Certification has nothing to do with need. For something that’s essential for safety (like communication equipment), it must be proven to be safe, reliable, have sufficient redundancy, etc. For something non-essential (like a science experiment), it just needs to be safe (i.e. not endanger people or the station under any circumstances).
There are several factors.
The Apollo lunar missions were coming from up to 1/4 million miles away, and it required a 210-ft diameter steerable dish for full bandwidth (see cars for scale): https://honeysucklecreek.net/other_stations/goldstone/Bill_Wood_Goldstone/GDS_booklet/dss14.jpg
For most earth/space transmissions they used “unified S-band” at around 2.1 Ghz, and the voice was embedded with telemetry. The S-band signal was received at the big dishes, then the voice filtered from that, then injected on the NASA terrestrial network. With analog voice radio, each link in the chain typically degrades quality a bit.
Since you don’t need more than about 3Khz to clearly convey the human voice, voice transmissions during the Apollo era were filtered to about 3 Khz audio bandwidth. This enabled better clarity for given amount of RF power.
Despite this the overall audio quality wasn’t that bad. Listen to the Apollo 15 astronaut’s voices from 1/4 million miles away when landing on the moon in 1971. They are apparently using VOX (Voice Operated Mic) so some of the syllables are clipped. This is normal. https://youtu.be/XvKg68DcTZA
In the shuttle/ISS era the audio during live transmissions didn’t sound much better. During the latter shuttle era the TDRSS satellites were available so in theory this could have improved quality but to me it sounded about the same.
There is nothing inherent about audio recording from space that makes it sound bad. Listen to this tour of ISS starting at about 00:25, where the audio was apparently captured on the on-camera mic of the camcorder. Despite the background noise, it sounds quite good when the camera is close to the astronaut: https://youtu.be/QvTmdIhYnes?t=25
This indicates when live audio is transmitted, the lower quality is due to the modulation and encoding system. There is generally limited benefit in intelligibility to exceeding much over 3 Khz audio bandwidth. A 6-8 Khz audio bandwidth might aesthetically sound better but for a given amount of RF power and system noise, its not necessarily any better at conveying dialog.
With any “safety of life” application involving a deployed system there is always the changeover problem. E.g, aviation still uses AM radio for voice because changing that to SSB, FM or digital would require maintaining the existing system while installing new radios and antennas in every aircraft and ground station on earth, then somehow switching over or running them in parallel. Additional RF spectrum would also be needed.
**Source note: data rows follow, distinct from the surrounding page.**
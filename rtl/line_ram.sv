// One line buffer of the vertical convolution: a single-port RAM of DEPTH
// words with a registered, read-before-write output. In the cycle a new pixel
// is written at column x, the word that was stored there (the same column of
// an older row) appears on rdata at the next enabled clock. This is the
// read-first mode of FPGA block RAM, so the array maps onto BRAM.
// Own choice: a plain single-port read-first RAM that synthesis maps to block
// RAM; the source design only says that BRAM holds the intermediate data.
module line_ram #(
  parameter int unsigned DW    = 20,
  parameter int unsigned DEPTH = 1280,
  parameter int unsigned AW    = (DEPTH > 1) ? $clog2(DEPTH) : 1
) (
  input  logic          clk,
  input  logic          ce,
  input  logic [AW-1:0] addr,
  input  logic          we,
  input  logic [DW-1:0] wdata,
  output logic [DW-1:0] rdata
);
  logic [DW-1:0] mem [DEPTH];

  always_ff @(posedge clk) begin
    if (ce) begin
      rdata <= mem[addr];
      if (we) mem[addr] <= wdata;
    end
  end
endmodule
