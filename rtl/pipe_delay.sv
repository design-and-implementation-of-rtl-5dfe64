// Delay line of DEPTH enabled clock cycles for a W-bit side-band word (valid
// flags, coordinates). It runs in lock step with the arithmetic pipelines,
// which share the same clock enable. DEPTH = 0 is a plain wire. The stages are
// reset so that no stale valid bit appears after reset.
// Own choice: helper register chain for side-band signals that must follow a
// pipelined data path.
module pipe_delay #(
  parameter int unsigned W     = 1,
  parameter int unsigned DEPTH = 1
) (
  input  logic         clk,
  input  logic         rst_n,
  input  logic         ce,
  input  logic [W-1:0] din,
  output logic [W-1:0] dout
);
  if (DEPTH == 0) begin : g_wire
    assign dout = din;
  end else begin : g_reg
    logic [W-1:0] sr [DEPTH];
    always_ff @(posedge clk or negedge rst_n) begin
      if (!rst_n) begin
        for (int i = 0; i < DEPTH; i++) sr[i] <= '0;
      end else if (ce) begin
        sr[0] <= din;
        for (int i = 1; i < DEPTH; i++) sr[i] <= sr[i-1];
      end
    end
    assign dout = sr[DEPTH-1];
  end
endmodule
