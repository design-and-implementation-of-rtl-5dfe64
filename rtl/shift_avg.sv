// Shift-and-average stage of the non-parameter-update path.
// Every incoming pixel is passed on shifted left by `shift` bits (the
// fixed-point "scale up first" step, 32-bit output) while the unshifted
// pixels of the frame are summed. After the frame's last pixel a sequential
// restoring divider (one quotient bit per clock, SUMW clocks) divides the sum
// by width*height; the rounded-down average then appears on `mean` and
// `mean_done` pulses, which the top turns into the interrupt to the
// processor. Stream: valid/ready, one pixel per clock, one register stage,
// advancing with m_ready; m_last marks the last pixel of the frame.
// Taken from the source design: pixels are shifted left on the way through
// and their average is computed, followed by an interrupt. Own choices: the
// average is of the unshifted pixels, truncated, and computed by a sequential
// divider after the frame.
module shift_avg
  import nuc_pkg::*;
#(
  parameter int unsigned MAX_W = 1280,
  parameter int unsigned MAX_H = 1024,
  localparam int unsigned DW   = PIX_W,
  localparam int unsigned XW   = $clog2(MAX_W + 1),
  localparam int unsigned YW   = $clog2(MAX_H + 1),
  localparam int unsigned NW   = XW + YW,                 // pixel count width
  localparam int unsigned SUMW = DW + $clog2(MAX_W * MAX_H + 1)
) (
  input  logic              clk,
  input  logic              rst_n,
  input  logic [XW-1:0]     width,
  input  logic [YW-1:0]     height,
  input  logic [4:0]        shift,
  input  logic              s_valid,
  output logic              s_ready,
  input  logic [DW-1:0]     s_data,
  output logic              m_valid,
  input  logic              m_ready,
  output logic [AXIS_W-1:0] m_data,
  output logic              m_last,
  output logic [DW-1:0]     mean,
  output logic              mean_done,
  output logic              idle
);
  logic          acc, last_px;
  logic [XW-1:0] ix;
  logic [YW-1:0] iy;
  logic [SUMW-1:0] sum;

  assign s_ready = m_ready;
  assign acc     = s_valid && s_ready;
  assign last_px = (ix == width - 1'b1) && (iy == height - 1'b1);

  always_ff @(posedge clk or negedge rst_n) begin
    if (!rst_n) begin
      ix      <= '0;
      iy      <= '0;
      sum     <= '0;
      m_valid <= 1'b0;
      m_last  <= 1'b0;
      m_data  <= '0;
    end else begin
      if (m_ready) begin
        m_valid <= acc;
        m_last  <= acc && last_px;
        m_data  <= AXIS_W'(s_data) << shift;
      end
      if (acc) begin
        if (ix == width - 1'b1) begin
          ix <= '0;
          iy <= (iy == height - 1'b1) ? '0 : iy + 1'b1;
        end else begin
          ix <= ix + 1'b1;
        end
        sum <= ((ix == '0) && (iy == '0)) ? SUMW'(s_data) : sum + SUMW'(s_data);
      end
    end
  end

  // ---------------- sequential divider: sum / (width*height) -------------
  logic [SUMW-1:0] dividend, quo;
  logic [SUMW:0]   rem;
  logic [NW-1:0]   divisor;
  logic [$clog2(SUMW+1)-1:0] bitn;
  logic            div_busy;
  logic [SUMW:0]   trial;

  logic            qbit;
  logic [SUMW-1:0] qnext;
  assign trial = {rem[SUMW-1:0], dividend[SUMW-1]};
  assign qbit  = (trial >= (SUMW+1)'(divisor));
  assign qnext = {quo[SUMW-2:0], qbit};

  always_ff @(posedge clk or negedge rst_n) begin
    if (!rst_n) begin
      div_busy  <= 1'b0;
      mean_done <= 1'b0;
      mean      <= '0;
      dividend  <= '0;
      quo       <= '0;
      rem       <= '0;
      divisor   <= '0;
      bitn      <= '0;
    end else begin
      mean_done <= 1'b0;
      if (acc && last_px) begin
        div_busy <= 1'b1;
        dividend <= sum + SUMW'(s_data);
        divisor  <= NW'(width) * NW'(height);
        quo      <= '0;
        rem      <= '0;
        bitn     <= ($clog2(SUMW+1))'(SUMW);
      end else if (div_busy) begin
        dividend <= dividend << 1;
        rem      <= qbit ? trial - (SUMW+1)'(divisor) : trial;
        quo      <= qnext;
        bitn     <= bitn - 1'b1;
        if (bitn == 1) begin
          div_busy  <= 1'b0;
          mean_done <= 1'b1;
          mean      <= qnext[DW-1:0];
        end
      end
    end
  end

  assign idle = (ix == '0) && (iy == '0) && !m_valid && !div_busy;
endmodule
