`timescale 1ns/1ps
// Testbench of shift_avg: frames of random pixels with various shifts and
// sizes; checks every output word (pixel << shift), m_last, and the frame
// average (floor of sum / (width*height)) with the cycles from the last
// pixel to mean_done (the divider takes one cycle per sum bit).
// The expected values are computed in the testbench itself; the stimulus and
// the sizes are this testbench's own choice.
module shift_avg_tb;
  import nuc_pkg::*;
  localparam int MAX_W = 32, MAX_H = 16;
  localparam int SUMW = 16 + $clog2(MAX_W * MAX_H + 1);
  logic clk = 0, rst_n = 0;
  always #5 clk = ~clk;
  int checks = 0, failures = 0;

  logic [5:0] width;
  logic [4:0] height;
  logic [4:0] shift;
  logic s_valid, s_ready, m_valid, m_ready, m_last, mean_done, idle;
  logic [15:0] s_data, mean;
  logic [31:0] m_data;

  shift_avg #(.MAX_W(MAX_W), .MAX_H(MAX_H)) dut (.*);

  int img[];
  int W, H, n_out, done_cnt;
  longint sum;
  bit stalls;

  always @(posedge clk) m_ready <= stalls ? ($urandom_range(0, 3) != 0) : 1'b1;
  always @(posedge clk) if (rst_n && mean_done) done_cnt++;

  always @(posedge clk) if (rst_n && m_valid && m_ready) begin
    checks++;
    if (m_data != (32'(img[n_out]) << shift) || m_last != (n_out == W * H - 1)) begin
      failures++;
      if (failures < 8) $display("FAIL %0d got %0h", n_out, m_data);
    end
    n_out++;
  end

  task automatic frame(int w, int h, int sh, bit st, int maxv);
    int t0;
    W = w; H = h; stalls = st;
    width = 6'(W); height = 5'(H); shift = 5'(sh);
    img = new[W * H];
    sum = 0;
    foreach (img[i]) begin img[i] = $urandom_range(0, maxv); sum += img[i]; end
    n_out = 0; done_cnt = 0;
    for (int i = 0; i < W * H; i++) begin
      s_valid = 1; s_data = 16'(img[i]);
      while (!s_ready) @(negedge clk);
      @(negedge clk);
    end
    s_valid = 0;
    t0 = $time;
    while (done_cnt == 0 && ($time - t0) < 2000) @(negedge clk);
    checks++;
    if (done_cnt != 1 || int'(mean) != int'(sum / (W * H))) begin
      failures++; $display("FAIL mean %0d exp %0d", mean, sum / (W * H));
    end
    checks++;
    if (($time - t0) / 10 > SUMW + 2) begin failures++; $display("FAIL divider time"); end
    while (n_out < W * H) @(negedge clk);
  endtask

  initial begin
    #3000000; failures++;
    $display("TB_RESULT checks=%0d failures=%0d", checks, failures);
    $finish;
  end

  initial begin
    s_valid = 0; s_data = 0; width = 16; height = 8; shift = 0; stalls = 0; m_ready = 1;
    #12 rst_n = 1;
    @(negedge clk);
    frame(16, 8, 0, 0, 65535);
    frame(32, 16, 4, 1, 65535);
    frame(7, 3, 16, 0, 65535);
    frame(32, 16, 2, 0, 65535);
    frame(10, 10, 1, 1, 100);
    $display("TB_RESULT checks=%0d failures=%0d", checks, failures);
    $finish;
  end
endmodule
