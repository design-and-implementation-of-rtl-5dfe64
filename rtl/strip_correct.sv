// DeStrip restore stage.
// The stripe-noise update reduces the image to one value per column (from
// the column medians) and one value per row (from the row medians); the
// processor sends these vectors, and this stage expands them back to the
// image size on the fly: out(y,x) = in(y,x) + col_ofs[x] + row_ofs[y],
// saturated to the unsigned pixel range. Offsets are signed OW-bit words, so
// a correction that is subtracted is written as a negative value.
// The vectors live in two RAMs (MAX_W and MAX_H words) written through
// col_we/row_we; they must not be rewritten while a frame is streaming.
// Stream: valid/ready, one pixel per clock, raster order, the position is
// counted from width/height. Two pipeline stages (RAM read, add/saturate);
// everything advances with m_ready.
// Taken from the source design: the processor sends one value per column and
// one per row, and the hardware expands them to the image size and adds them
// in a pipeline. Own choices: signed 16-bit offsets, saturation, and the two
// small RAMs written over the register port.
module strip_correct
  import nuc_pkg::*;
#(
  parameter int unsigned MAX_W = 1280,
  parameter int unsigned MAX_H = 1024,
  parameter int unsigned OW    = OFS_W,
  localparam int unsigned DW   = PIX_W,
  localparam int unsigned XW   = $clog2(MAX_W + 1),
  localparam int unsigned YW   = $clog2(MAX_H + 1),
  localparam int unsigned CAW  = $clog2(MAX_W),
  localparam int unsigned RAW  = $clog2(MAX_H)
) (
  input  logic            clk,
  input  logic            rst_n,
  input  logic [XW-1:0]   width,
  input  logic [YW-1:0]   height,
  input  logic            col_we,
  input  logic [CAW-1:0]  col_addr,
  input  logic [OW-1:0]   col_wdata,
  input  logic            row_we,
  input  logic [RAW-1:0]  row_addr,
  input  logic [OW-1:0]   row_wdata,
  input  logic            s_valid,
  output logic            s_ready,
  input  logic [DW-1:0]   s_data,
  output logic            m_valid,
  input  logic            m_ready,
  output logic [DW-1:0]   m_data,
  output logic            m_last,
  output logic            idle
);
  logic [OW-1:0] col_mem [MAX_W];
  logic [OW-1:0] row_mem [MAX_H];

  logic          ce, acc;
  logic [XW-1:0] ix;
  logic [YW-1:0] iy;
  assign ce      = m_ready;
  assign s_ready = ce;
  assign acc     = s_valid && s_ready;

  always_ff @(posedge clk or negedge rst_n) begin
    if (!rst_n) begin
      ix <= '0;
      iy <= '0;
    end else if (acc) begin
      if (ix == width - 1'b1) begin
        ix <= '0;
        iy <= (iy == height - 1'b1) ? '0 : iy + 1'b1;
      end else begin
        ix <= ix + 1'b1;
      end
    end
  end

  // stage 1: table read
  logic signed [OW-1:0] c_ofs, r_ofs;
  logic [DW-1:0]        d1;
  logic                 v1, l1;
  always_ff @(posedge clk) begin
    if (col_we) col_mem[col_addr] <= col_wdata;
    if (ce) c_ofs <= col_mem[ix[CAW-1:0]];
  end
  always_ff @(posedge clk) begin
    if (row_we) row_mem[row_addr] <= row_wdata;
    if (ce) r_ofs <= row_mem[iy[RAW-1:0]];
  end
  always_ff @(posedge clk or negedge rst_n) begin
    if (!rst_n) begin
      v1 <= 1'b0;
      l1 <= 1'b0;
      d1 <= '0;
    end else if (ce) begin
      v1 <= acc;
      l1 <= acc && (ix == width - 1'b1) && (iy == height - 1'b1);
      d1 <= s_data;
    end
  end

  // stage 2: add and saturate
  localparam int unsigned SW = ((DW > OW) ? DW : OW) + 3;
  logic signed [SW-1:0] s;
  assign s = $signed({{(SW-DW){1'b0}}, d1}) + SW'(c_ofs) + SW'(r_ofs);

  always_ff @(posedge clk or negedge rst_n) begin
    if (!rst_n) begin
      m_valid <= 1'b0;
      m_last  <= 1'b0;
      m_data  <= '0;
    end else if (ce) begin
      m_valid <= v1;
      m_last  <= l1;
      if (s < 0)                             m_data <= '0;
      else if (s > $signed(SW'({DW{1'b1}}))) m_data <= '1;
      else                                   m_data <= s[DW-1:0];
    end
  end

  assign idle = (ix == '0) && (iy == '0) && !v1 && !m_valid;
endmodule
We have lots of technology today and the ability to send digitally-encoded voice, but that doesn’t always result in better quality. Modern cell phones use digital voice codecs and have the 200 times the computation power of a Cray-1 supercomputer but audio quality is often worse than an old analog cell phone or even a short wave radio.
Random browsing turned up the following document, which is instructive in the way these things work:
https://ntrs.nasa.gov/archive/nasa/casi.ntrs.nasa.gov/19720022495.pdf (Multi-EVA communications system analysis, Final Report, June 30, 1972).
This 225-page report, prepared by RCA for NASA, lays out and evaluates in comprehensive detail the functional and technical requirements of NASA’s proposed system. The conclusion is that it would basically work, but would be not that great and too expensive to implement.
The appendix with all the specifications is interesting: everything from voice dynamic range, frequency response, and noise requirements, to temperature/vacuum/acceleration/humidity/vibration/etc tolerances and testing procedures.
There is much more to it than simply downloading an MP3 codec from the Internet.